Recall that a cube with a side length of \(a\) has a volume of \(a^3.\) With this in mind, Carl's cubes (each with side length \(1\)) have a volume of \(1^3=1\) each. Therefore, all of Carl's \(5\) cubes will have a total volume of \(5\cdot 1=5\).

Similarly, Kate's cubes (each with side length \(2\)) have a volume of \(2^3=8\) each. Therefore, all of Kates's \(5\) cubes will have a total volume of \(5\cdot 8=40\).

Therefore, the total volume of these 10 cubes is \(5+40=45\).

Thus, the correct answer is E.

3.

The ratio of \(w\) to \(x\) is \(4:3\), the ratio of \(y\) to \(z\) is \(3:2\), and the ratio of \(z\) to \(x\) is \(1:6\). What is the ratio of \(w\) to \(y?\)

\(4:3\)

\(3:2\)

\(8:3\)

\(4:1\)

\(16:3\)

Solution(s):

Let's begin by restating the following: \[w:x = \dfrac{w}{x}=\dfrac43=4:3\] \[y:z = \dfrac{y}{z}=\dfrac32=3:2\] \[z:x = \dfrac{z}{x}=\dfrac16=1:6\] Armed with these three equations, we want to find \(w:y= \dfrac wy.\) To do this, we must try and represent \(\dfrac wy\) using \(\dfrac wx, \dfrac yz,\) and \(\dfrac zy.\)

Notice that we can represent \(\dfrac wy\) as \(\dfrac wz \cdot \dfrac zy.\)

Further notice that \(\dfrac wz = \dfrac wx \cdot \dfrac xz.\) Therefore, combining these two facts shows us that: \[\begin{align*}\dfrac wy &= \dfrac wx \cdot \dfrac xz \cdot \dfrac zy\\ &= \dfrac wx \cdot \dfrac {1}{(\dfrac zx)} \cdot \dfrac {1}{(\dfrac yz)} \\ &= \dfrac 43 \cdot \dfrac{1}{(\dfrac 16)} \cdot \dfrac{1}{(\dfrac 32)} \\ &= \dfrac 43 \cdot \dfrac 61 \cdot \dfrac 23\\ &= \dfrac{48}{9}\\ &= \dfrac{16}{3} \end{align*}\] As such: \[w:y = \dfrac wy = \dfrac {16}{3} = 16:3\] Thus, E is the correct answer.

4.

The acute angles of a right triangle are \(a^{\circ}\) and \(b^{\circ}\), where \(a>b\) and both \(a\) and \(b\) are prime numbers. What is the least possible value of \(b\)?

\(2\)

\(3\)

\(5\)

\(7\)

\(11\)

Solution(s):

We know that the interior angles of a triangle add up to \(180^{\circ}\), and since the triangle in question is a right triangle, by definition one of the interior angles must measure \(90^{\circ}.\) The remaining two acute angles, \(a^{\circ}\) and \(b^{\circ}\), must therefore have a sum of \(180^{\circ}-90^{\circ}=90^{\circ}.\)

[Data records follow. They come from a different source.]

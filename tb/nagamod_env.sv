// nagamod_env -- simulation environment for one Nagamod design instance:
// a video source playing the synchronisation board, the external SRAM
// bank, and an output checker. It streams one W x H frame (dark
// background, bright rectangles, 10 % impulse noise: a synthetic
// inspection image) followed by a few lines of the next frame, checks every
// interior result against a direct evaluation of the filter (nine 3x3
// sub-windows, smallest extent, right column then upper window first on
// ties), checks the regenerated timing, and reports the PSNR between the
// original frame and the smoothed frame (sum / 9, rounded), with
// PSNR = 10 log10(255^2 / MSE) and MSE the mean squared difference over
// the pixels whose window lies inside the frame. Results are reported
// through done / checks / failures.
module nagamod_env #(
  parameter int W      = 256,
  parameter int H      = 256,
  parameter int LINE_W = 512,
  parameter int LINES  = 512
) (
  input  logic clk,
  input  logic rst_n,
  output logic done,
  output int   checks,
  output int   failures
);
  import nagamod_pkg::*;

  pixel_t pixel_in = '0;
  logic   blank = 1'b0, synh = 1'b1, synv = 1'b1;
  logic   pix_clk_o;
  sum_t   pixel_out;
  logic   border_o, blank_o, synh_o, synv_o;
  logic [18:0] sram_addr;
  word_t  sram_wdata, sram_rdata;
  logic   sram_ce_n, sram_oe_n, sram_we_n;

  pixel_t img [H][W];
  int     cur_y = 0, cur_x = 0;
  real    sq_err = 0.0;
  int     n_err = 0;

  typedef struct { logic b, h, v; int y, x; } smp_t;
  smp_t hist [$];

  nagamod_top #(.LINE_W(LINE_W), .LINES(LINES)) dut (
    .clk, .rst_n, .pixel_in, .blank, .synh, .synv, .pix_clk_o,
    .pixel_out, .border_o, .blank_o, .synh_o, .synv_o,
    .sram_addr, .sram_wdata, .sram_rdata, .sram_ce_n, .sram_oe_n, .sram_we_n
  );

  sram_model u_sram (
    .clk, .addr(sram_addr), .wdata(sram_wdata), .rdata(sram_rdata),
    .ce_n(sram_ce_n), .oe_n(sram_oe_n), .we_n(sram_we_n)
  );

  function automatic int reference(int y, int x);
    int best_e, best_s, mn, mx, sm, v;
    best_e = 1000; best_s = 0;
    for (int h = 2; h >= 0; h--)
      for (int vv = 0; vv < 3; vv++) begin
        mn = 255; mx = 0; sm = 0;
        for (int r = vv; r < vv + 3; r++)
          for (int c = h; c < h + 3; c++) begin
            v = int'(img[y - 4 + r][x - 4 + c]);
            if (v < mn) mn = v;
            if (v > mx) mx = v;
            sm += v;
          end
        if (mx - mn < best_e) begin best_e = mx - mn; best_s = sm; end
      end
    return best_s;
  endfunction

  always @(posedge clk) if (rst_n && pix_clk_o) begin
    smp_t s2;
    int e, d;
    hist.push_front('{blank, synh, synv, cur_y, cur_x});
    if (hist.size() > 3) hist.pop_back();
    if (hist.size() == 3) begin
      s2 = hist[2];
      checks++;
      if (blank_o != s2.b || synh_o != s2.h || synv_o != s2.v) failures++;
      if (s2.b && s2.y < H) begin
        checks++;
        if (border_o != !(s2.y >= 4 && s2.x >= 4)) failures++;
        if (s2.y >= 4 && s2.x >= 4) begin
          e = reference(s2.y, s2.x);
          checks++;
          if (int'(pixel_out) != e) begin
            failures++;
            if (failures < 10) $display("%0dx%0d line %0d col %0d: got %0d expected %0d",
                                        W, H, s2.y, s2.x, pixel_out, e);
          end
          d = (int'(pixel_out) + 4) / 9 - int'(img[s2.y - 2][s2.x - 2]);
          sq_err += real'(d * d);
          n_err++;
        end
      end
    end
  end

  task automatic put(input pixel_t p, input bit b, input bit h, input bit v, input int y, input int x);
    pixel_in <= p; blank <= b; synh <= h; synv <= v; cur_y <= y; cur_x <= x;
    @(posedge clk iff pix_clk_o);
  endtask

  initial begin
    bit bright;
    done = 1'b0; checks = 0; failures = 0;
    for (int y = 0; y < H; y++)
      for (int x = 0; x < W; x++) begin
        bright = (x > W / 5 && x < 3 * W / 5 && y > H / 4 && y < 3 * H / 4) ||
                 (x > 2 * W / 3 && x < 9 * W / 10 && y > H / 8 && y < H / 2);
        img[y][x] = pixel_t'((bright ? 190 : 50) + $urandom_range(10));
        if ($urandom_range(9) == 0) img[y][x] = pixel_t'($urandom);
      end
    @(posedge rst_n);
    @(posedge clk iff pix_clk_o);
    repeat (4) put('0, 0, 1, 0, 0, 0);
    repeat (2) put('0, 0, 1, 1, 0, 0);
    for (int y = 0; y < H; y++) begin
      for (int x = 0; x < W; x++) put(img[y][x], 1, 1, 1, y, x);
      put('0, 0, 1, 1, y, 0);
      if (y != H - 1) put('0, 0, 0, 1, y, 0);
      put('0, 0, 1, 1, y, 0);
    end
    // frame blanking, then the first lines of the next frame (not checked)
    repeat (4) put('0, 0, 1, 0, 0, 0);
    repeat (2) put('0, 0, 1, 1, 0, 0);
    for (int y = 0; y < 2; y++) begin
      for (int x = 0; x < W; x++) put(pixel_t'($urandom), 1, 1, 1, H, x);
      put('0, 0, 1, 1, H, 0);
      put('0, 0, 0, 1, H, 0);
      put('0, 0, 1, 1, H, 0);
    end
    if (n_err == 0) failures++;
    else $display("%0dx%0d frame: %0d interior pixels checked, PSNR original vs smoothed %0.2f dB",
                  W, H, n_err, 10.0 * $log10(255.0 * 255.0 / (sq_err / real'(n_err) + 1.0e-9)));
    done = 1'b1;
  end
endmodule
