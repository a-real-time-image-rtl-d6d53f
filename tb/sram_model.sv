// sram_model -- behavioural model of one asynchronous 32-bit SRAM bank
// (512K words on the prototyping board) for simulation only.
//
// Read: while ce_n and oe_n are low, rdata shows the addressed word
// (combinational, standing in for the chip's 17 ns access time within a
// 50 ns memory cycle). Write: while ce_n and we_n are low the word on
// wdata is stored; the model stores it at the rising clock edge that ends
// the write cycle. Outside a read, rdata is zero (two-state simulation has
// no high impedance). The content starts at zero. It also counts reads
// and writes for the testbenches.
module sram_model #(
  parameter int unsigned ADDR_W = 19
) (
  input  logic              clk,
  input  logic [ADDR_W-1:0] addr,
  input  logic [31:0]       wdata,
  output logic [31:0]       rdata,
  input  logic              ce_n,
  input  logic              oe_n,
  input  logic              we_n
);

  logic [31:0] mem [2**ADDR_W];
  int unsigned n_reads  = 0;
  int unsigned n_writes = 0;

  initial foreach (mem[i]) mem[i] = '0;

  assign rdata = (!ce_n && !oe_n) ? mem[addr] : '0;

  always @(posedge clk) begin
    if (!ce_n && !we_n) begin
      mem[addr] <= wdata;
      n_writes  <= n_writes + 1;
    end
    if (!ce_n && !oe_n) n_reads <= n_reads + 1;
  end

endmodule
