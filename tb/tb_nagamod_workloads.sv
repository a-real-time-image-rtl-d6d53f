// tb_nagamod_workloads -- runs the frame sizes the design is meant for:
// a 256x256 frame (the size of the inspection images used to assess the
// filter) on the design with its default parameters, and a 720x576 frame
// (conventional TV) on a copy configured for 720-pixel lines. Both run
// side by side from one 20 MHz clock; each result is checked against a
// direct evaluation of the filter and the PSNR between original and
// smoothed frame is reported.
module tb_nagamod_workloads;
  logic clk = 1'b0, rst_n = 1'b0;
  logic done_a, done_b;
  int   checks_a, failures_a, checks_b, failures_b;
  int   checks, failures;

  always #25 clk = ~clk;

  nagamod_env #(.W(256), .H(256), .LINE_W(512), .LINES(512)) u_256 (
    .clk, .rst_n, .done(done_a), .checks(checks_a), .failures(failures_a));

  nagamod_env #(.W(720), .H(576), .LINE_W(720), .LINES(576)) u_720 (
    .clk, .rst_n, .done(done_b), .checks(checks_b), .failures(failures_b));

  initial begin
    #(64'd100 * 64'd2 * (64'd720 * 64'd600 + 64'd100000));
    $display("watchdog expired");
    $display("TB_RESULT checks=%0d failures=%0d", checks_a + checks_b, failures_a + failures_b + 1);
    $finish;
  end

  initial begin
    repeat (3) @(posedge clk);
    rst_n <= 1'b1;
    wait (done_a && done_b);
    checks = checks_a + checks_b;
    failures = failures_a + failures_b;
    $display("TB_RESULT checks=%0d failures=%0d", checks, failures);
    $finish;
  end
endmodule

Let's begin by exploring the largest values of \(a^{\circ}\) and going from there, as those will naturally yield the smallest values of \(b^{\circ}.\)

The greatest possible value of \(a^{\circ}\) is \(89^{\circ}.\) This makes \(b^{\circ}=90^{\circ}-89^{\circ}=1^{\circ},\) which is not prime, so this is not a valid possible case.

Moving on, the next largest possible value of \(a^{\circ}\) is \(83^{\circ}.\) This makes \(b^{\circ}=90^{\circ}-83^{\circ}=7^{\circ},\) which is prime! Therefore, this is the smallest possible value of \(b.\)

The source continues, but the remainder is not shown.